Vorig jaar kon de cel Verdwijningen van de Federale Politie op stoffelijke resten van 12 personen geen naam plakken. “Maar over de laatste 10, 12 jaar heb ik hier nog meer dan 150 openstaande dossiers”, zegt Guido Van Rillaer. Bij deze twaalf personen zijn acht mannen, een vrouw en drie mensen van wie een lichaamsdeel, zoals een dijbeen, werd gevonden.

“We hebben echt alles al geprobeerd”, zegt Alain Remue van de Cel Verdwijningen van de federale politie.
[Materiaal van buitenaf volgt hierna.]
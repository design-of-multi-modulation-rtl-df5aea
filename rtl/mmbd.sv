// mmbd: multi-modulation baseband demodulator.
//
// Chain: ADC samples (I and Q, ADC_W bits, one per clock) -> two RRC matched
// filters -> symbol timing recovery (Gardner error, timing index n_opt) ->
// symbol demapper (hard decisions, Gray decoding, serial bits) -> two raised
// cosine interpolating filters that re-shape the recovered symbols into a
// clean waveform for a DAC. The ADC word is placed in the upper bits of the
// DW-bit sample. `mode` selects the modulation; the demodulator must be reset
// when it changes. The chain is the design's; the widths, the ADC word
// alignment and the internal structures are this implementation's choices
// (see each block).
// Timing: matched filter latency (NMAX-1)/2 + 1 clocks to the pulse centre,
// one clock in timing recovery, one in the demapper, then the serial bits.
module mmbd
  import mmbmd_pkg::*;
(
  input  logic                    clk,
  input  logic                    rst_n,
  input  mod_t                    mode,
  input  logic signed [ADC_W-1:0] adc_i,
  input  logic signed [ADC_W-1:0] adc_q,
  output sample_t                 mf_i,
  output sample_t                 mf_q,
  output logic                    sym_valid,
  output logic [KMAX-1:0]         sym_bits,
  output logic                    rx_bit,
  output logic                    rx_bit_valid,
  output sample_t                 rc_i,
  output sample_t                 rc_q,
  output logic [$clog2(LMAX)-1:0] n_opt,
  output logic                    locked,
  output logic                    step_early,
  output logic                    step_late
);
  sample_t x_i, x_q, s_i, s_q, rec_i, rec_q;
  logic    strobe;

  assign x_i = sample_t'(adc_i) <<< (DW - ADC_W);
  assign x_q = sample_t'(adc_q) <<< (DW - ADC_W);

  matched_filter u_mf_i (.clk, .rst_n, .mode, .x(x_i), .y(mf_i));
  matched_filter u_mf_q (.clk, .rst_n, .mode, .x(x_q), .y(mf_q));

  timing_recovery u_str (
    .clk, .rst_n, .mode, .y_i(mf_i), .y_q(mf_q),
    .strobe, .s_i, .s_q, .n_opt, .locked, .step_early, .step_late
  );

  symbol_demapper u_demap (
    .clk, .rst_n, .mode, .strobe, .s_i, .s_q,
    .sym_valid, .sym_bits, .rec_i, .rec_q,
    .bit_valid(rx_bit_valid), .bit_o(rx_bit)
  );

  psf_interp #(.IS_RC(1'b1)) u_rc_i (
    .clk, .rst_n, .mode, .sym_valid, .sym(rec_i), .y(rc_i)
  );

  psf_interp #(.IS_RC(1'b1)) u_rc_q (
    .clk, .rst_n, .mode, .sym_valid, .sym(rec_q), .y(rc_q)
  );
endmodule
In Belgische psychiatrische instellingen zitten nog eens drie mensen met geheugenverlies, van wie de Cel Verdwijningen vruchteloos heeft geprobeerd de identiteit te achterhalen.

België is volgens commissaris Van Rillaer het enige Europese land dat binnen de politie een centrale dienst heeft die systematisch gegevens over vermisten personen verzamelt en vergelijkt. “Inclusief internationale seiningen uit andere landen. Maar soms duurt het lang voor een plaatselijke dienst beslist om die uit te sturen.”
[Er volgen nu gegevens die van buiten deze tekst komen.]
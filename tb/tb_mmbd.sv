// tb_mmbd: drives the demodulator's ADC inputs with a signal built by the
// testbench itself: random bits, Gray-mapped to symbols, zero-stuffed to L
// samples per symbol, convolved with the RRC taps, cut to the 14-bit ADC
// word and delayed by a mode-dependent number of samples. In every mode it
// checks that timing locks, that the recovered bit stream equals the sent
// one (after finding the delay between them) without a single error, that
// recovered bits come one every SPB clocks, and that the RC re-shaped
// output equals each recovered symbol amplitude at its symbol instant.
module tb_mmbd;
  import mmbmd_pkg::*;
  logic clk = 0, rst_n = 0;
  mod_t mode = MOD_BPSK;
  logic signed [ADC_W-1:0] adc_i = '0, adc_q = '0;
  sample_t mf_i, mf_q, rc_i, rc_q;
  logic sym_valid, rx_bit, rx_bit_valid, locked, step_early, step_late;
  logic [KMAX-1:0] sym_bits;
  logic [$clog2(LMAX)-1:0] n_opt;
  int checks = 0, failures = 0;

  mmbd dut (.*);
  always #5 clk = ~clk;

  initial begin
    repeat (400000) @(posedge clk);
    failures++;
    $display("watchdog");
    $display("TB_RESULT checks=%0d failures=%0d", checks, failures);
    $finish;
  end

  task automatic check(bit ok, string what);
    checks++;
    if (!ok) begin failures++; if (failures < 10) $display("FAIL %s", what); end
  endtask

  int lv4 [4] = '{-3, -1, 3, 1};

  task automatic run(mod_t m, int dly);
    automatic int l = sps(m), k = bits_per_sym(m);
    automatic int nsym = 1000;
    automatic bit txb [$];
    automatic bit rxb [$];
    automatic int a_i [] = new [nsym];
    automatic int a_q [] = new [nsym];
    automatic int lock_at = -1, last = -1, gap_bad = 0, best = 1 << 30, rc_bad = 0, n_rc = 0;
    automatic longint rec_i [$], rec_q [$];
    automatic int sv_d = 0;
    for (int s = 0; s < nsym; s++) begin
      automatic logic [3:0] b = 4'($urandom);
      for (int i = k - 1; i >= 0; i--) txb.push_back(b[i]);
      case (m)
        MOD_BPSK: begin a_i[s] = b[0] ? 1 : -1; a_q[s] = 0; end
        MOD_4PAM: begin a_i[s] = lv4[b[1:0]]; a_q[s] = 0; end
        MOD_QPSK: begin a_i[s] = b[1] ? 1 : -1; a_q[s] = b[0] ? 1 : -1; end
        default:  begin a_i[s] = lv4[b[3:2]]; a_q[s] = lv4[b[1:0]]; end
      endcase
    end
    @(negedge clk);
    rst_n = 0;
    mode = m;
    @(negedge clk);
    rst_n = 1;
    for (int n = 0; n < nsym * l; n++) begin
      automatic longint vi = 0, vq = 0;
      automatic int t = n - dly;
      // transmit sample t: sum over symbols s of a[s]*MU*h[t - s*L] (taps 0..SPAN*L)
      for (int s = t / l - SPAN - 1; s <= t / l + 1; s++) begin
        automatic int d = t - s * l;
        if (t >= 0 && s >= 0 && s < nsym && d >= 0 && d <= SPAN * l) begin
          vi += longint'(a_i[s] * MU) * coef_l(0, l, d);
          vq += longint'(a_q[s] * MU) * coef_l(0, l, d);
        end
      end
      adc_i = ADC_W'((vi >>> CF_RRC) >>> (DW - ADC_W));
      adc_q = ADC_W'((vq >>> CF_RRC) >>> (DW - ADC_W));
      @(posedge clk); #1;
      if (locked && lock_at < 0) lock_at = n;
      if (lock_at >= 0) begin
        if (rx_bit_valid) begin
          rxb.push_back(rx_bit);
          if (last >= 0 && n - last != SPB) gap_bad++;
          last = n;
        end
        // RC output two clocks after a symbol = amplitude SPAN/2 symbols older
        if (sv_d == 2 && rec_i.size() > SPAN / 2 + 1) begin
          n_rc++;
          if (longint'(rc_i) != rec_i[rec_i.size() - 1 - SPAN / 2] ||
              longint'(rc_q) != rec_q[rec_q.size() - 1 - SPAN / 2]) rc_bad++;
        end
      end
      sv_d = sym_valid ? 1 : (sv_d == 1) ? 2 : 0;
      if (sym_valid) begin
        rec_i.push_back(dut.rec_i);
        rec_q.push_back(dut.rec_q);
      end
      @(negedge clk);
    end
    // align received bits (skip the first 16) with the sent ones
    for (int d = 0; d + 300 <= txb.size() && rxb.size() >= 316; d++) begin
      automatic int err = 0;
      for (int i = 0; i < 300; i++) if (rxb[16 + i] != txb[d + i]) err++;
      if (err < best) best = err;
    end
    $display("%-9s delay %2d: lock at %0d, n_opt %0d, rx bits %0d, errors %0d, rc checked %0d bad %0d",
             m.name(), dly, lock_at, n_opt, rxb.size(), best, n_rc, rc_bad);
    check(lock_at >= 0, "locks");
    check(rxb.size() >= 316 && best == 0, "bits recovered without error");
    check(gap_bad == 0, "one bit every SPB clocks");
    check(n_rc > 20 && rc_bad == 0, "RC output at symbol instants");
  endtask

  initial begin
    repeat (3) @(posedge clk);
    run(MOD_BPSK, 1);
    run(MOD_4PAM, 6);
    run(MOD_QPSK, 13);
    run(MOD_16QAM, 5);
    $display("TB_RESULT checks=%0d failures=%0d", checks, failures);
    $finish;
  end
endmodule
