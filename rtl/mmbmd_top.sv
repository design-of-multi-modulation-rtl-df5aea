// mmbmd_top: configurable multi-modulation baseband modulator and demodulator
// with setup configuration, the integrated design.
//
// After reset, setup_config programs the clock synthesizer, the DAC and the
// ADC over SPI. When it is done the modulator (mmbm) starts: pseudo-random
// bits are mapped to BPSK, 4-PAM, QPSK or 16-QAM symbols (selected by the
// 2-bit switch mod_sel) and RRC pulse-shaped to the DAC outputs dac_i/dac_q.
// The demodulator (mmbd) takes ADC samples adc_i/adc_q, matched-filters
// them, recovers symbol timing, decides symbols and bits (rx_bit) and
// re-shapes the recovered symbols with an RC filter to rc_i/rc_q. The 9-bit
// switch `seed` seeds the bit generator. The converters and the clock
// synthesizer are external parts: their data and SPI pins are the top's
// ports, and the channel from DAC to ADC lies outside. Changing mod_sel is a
// mode switch: the new mode is registered and the modulator and demodulator
// are restarted for one clock with it. The block chain is the design's; the
// restart rule and the shared mode for transmit and receive are this
// implementation's choices.
// Timing: one baseband sample per clock on every data port.
module mmbmd_top
  import mmbmd_pkg::*;
(
  input  logic                    clk,
  input  logic                    rst_n,
  input  logic [1:0]              mod_sel,
  input  logic [8:0]              seed,
  // DAC (modulator output)
  output sample_t                 dac_i,
  output sample_t                 dac_q,
  // ADC (demodulator input)
  input  logic signed [ADC_W-1:0] adc_i,
  input  logic signed [ADC_W-1:0] adc_q,
  // demodulator results
  output logic                    rx_bit,
  output logic                    rx_bit_valid,
  output logic [KMAX-1:0]         rx_sym_bits,
  output logic                    rx_sym_valid,
  output sample_t                 rc_i,
  output sample_t                 rc_q,
  output logic [$clog2(LMAX)-1:0] n_opt,
  output logic                    locked,
  output logic                    step_early,
  output logic                    step_late,
  // transmitted bits, for comparison
  output logic                    tx_bit,
  output logic                    tx_bit_valid,
  // SPI setup of clock synthesizer (cs_n[0]), DAC (cs_n[1]) and ADC (cs_n[2])
  output logic                    spi_sclk,
  output logic                    spi_sdata,
  output logic [2:0]              spi_cs_n,
  output logic                    cfg_done,
  output mod_t                    mode
);
  logic    dp_rst_n;
  sample_t mf_i, mf_q, sym_i, sym_q;
  logic    sym_valid;

  setup_config u_cfg (
    .clk, .rst_n, .sclk(spi_sclk), .sdata(spi_sdata), .cs_n(spi_cs_n), .done(cfg_done)
  );

  // mode register and datapath restart
  always_ff @(posedge clk or negedge rst_n) begin
    if (!rst_n) begin
      mode     <= MOD_BPSK;
      dp_rst_n <= 1'b0;
    end else begin
      mode     <= mod_t'(mod_sel);
      dp_rst_n <= cfg_done && (mod_t'(mod_sel) == mode);
    end
  end

  mmbm u_mmbm (
    .clk, .rst_n(dp_rst_n), .run(1'b1), .mode, .seed,
    .tx_i(dac_i), .tx_q(dac_q), .tx_bit, .tx_bit_valid,
    .sym_i, .sym_q, .sym_valid
  );

  mmbd u_mmbd (
    .clk, .rst_n(dp_rst_n), .mode, .adc_i, .adc_q,
    .mf_i, .mf_q, .sym_valid(rx_sym_valid), .sym_bits(rx_sym_bits),
    .rx_bit, .rx_bit_valid, .rc_i, .rc_q, .n_opt, .locked, .step_early, .step_late
  );
endmodule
Het Belgisch systeem bewijst wel degelijk haar nut. “We kregen een jaar of twee, drie geleden een Duits bericht over een amnesiepatiënt binnen. Door onze database heb ik dat kunnen koppelen aan een verdwijning in een andere Duitse regio. Wij hebben voor een doorbraak gezorgd doordat in onze gegevens een match opdook.”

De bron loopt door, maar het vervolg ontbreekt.